# Evaluating Scalar Field

1. Oct 29, 2013

### bowlbase

1. The problem statement, all variables and given/known data
Evaluate the scalar field $f(r, \theta, \phi)= \mid 2\hat{r}+3\hat{\phi} \mid$ in spherical coords.

2. Relevant equations
Law of Cosines?

$\mid \vec{A} + \vec{B} \mid = \sqrt{A^2+B^2+2ABCos(\theta)}$

3. The attempt at a solution

I'm not sure the law of cosines is exactly what I'm suppose to use but so far it is the only thing that I've found that seems to fit the way the problem is presented.

If this is the correct way then:
$\mid 2\hat{r}+3\hat{\phi} \mid=\sqrt{2^2+3^2+12cos(\theta)}$

Am I doing this correctly?

2. Oct 29, 2013

### pasmith

The $\theta$ which occurs in this expression is not the spherical coordinate $\theta$. This is obviously going to be a source of confusion, so you need to find a different letter for the angle between $\vec A$ and $\vec B$, such as $\alpha$:
$$\|\vec{A} + \vec{B}\| = \sqrt{A^2 + B^2 + 2AB\cos \alpha}$$

However I think the intended method is to start from
$$\|2 \hat r + 3 \hat \phi\|^2 = (2 \hat r + 3 \hat \phi) \cdot (2 \hat r + 3 \hat \phi)$$

Now all you need is the angle $\alpha$ between $\hat r$ and $\hat \phi$.

3. Oct 29, 2013

### bowlbase

I made a mistake.
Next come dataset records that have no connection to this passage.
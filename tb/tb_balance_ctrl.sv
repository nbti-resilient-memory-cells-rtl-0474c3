// Self-checking test of balance_ctrl.
//
// With 8 rows and a 20-cycle period, checks that each sweep starts after
// exactly PERIOD idle cycles, visits rows 0..7 in order one per cycle, raises
// `done` on the last row only, and that the state then steps 0,1,2,3,0,...
// It also checks that over four full rotations every state is held for the
// same number of cycles.
module tb_balance_ctrl;
  import nbti_rf_pkg::*;

  localparam int unsigned ROWS = 8, PERIOD = 20;

  logic clk = 1'b0;
  always #5 clk = ~clk;

  logic       rst_n;
  bal_state_t st, st_next;
  logic       busy, done;
  logic [2:0] row;

  int checks = 0, failures = 0;

  balance_ctrl #(.ROWS(ROWS), .PERIOD(PERIOD)) dut (
    .clk(clk), .rst_n(rst_n), .st(st), .st_next(st_next), .busy(busy), .row(row), .done(done));

  task automatic check(input bit cond, input string what);
    checks++;
    if (!cond) begin
      failures++;
      $display("FAIL %s (st=%0d busy=%b row=%0d)", what, st, busy, row);
    end
  endtask

  initial begin
    repeat (5000) @(posedge clk);
    failures++;
    $display("TB_RESULT checks=%0d failures=%0d", checks, failures);
    $finish;
  end

  initial begin
    int held [4];
    foreach (held[s]) held[s] = 0;
    rst_n = 1'b0;
    repeat (2) @(posedge clk);
    #1 rst_n = 1'b1;
    check(st == 0 && !busy, "reset");
    for (int rot = 0; rot < 8; rot++) begin
      bal_state_t expected;
      expected = bal_state_t'(rot);
      for (int i = 0; i < PERIOD; i++) begin
        check(!busy && st == expected && st_next == expected + 2'd1, "idle phase");
        if (rot >= 4) held[st]++;
        @(posedge clk); #1;
      end
      for (int r = 0; r < ROWS; r++) begin
        check(busy && row == 3'(r) && st == expected, "sweep row order");
        check(done == (r == ROWS - 1), "done on the last row only");
        if (rot >= 4) held[st]++;
        @(posedge clk); #1;
      end
      check(!busy && st == expected + 2'd1, "state advanced after the sweep");
    end
    foreach (held[s]) check(held[s] == PERIOD + ROWS, "each state held equally long");
    $display("TB_RESULT checks=%0d failures=%0d", checks, failures);
    $finish;
  end
endmodule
The question should be: $\mid 2\hat{r} +3\hat{\theta} \mid$

4. Oct 29, 2013

### bowlbase

I'm not sure how I would go about finding the angle between the two vectors in spherical. I could probably switch them to Cartesian but is there a simpler way via spherical?

5. Oct 29, 2013

### vanhees71

Spherical coordinates are orthogonal coordinates! Thus $\hat{r}$ and $\hat{\phi}$ are orthogonal with unit norm...

6. Oct 29, 2013

### bowlbase

So just 90° then?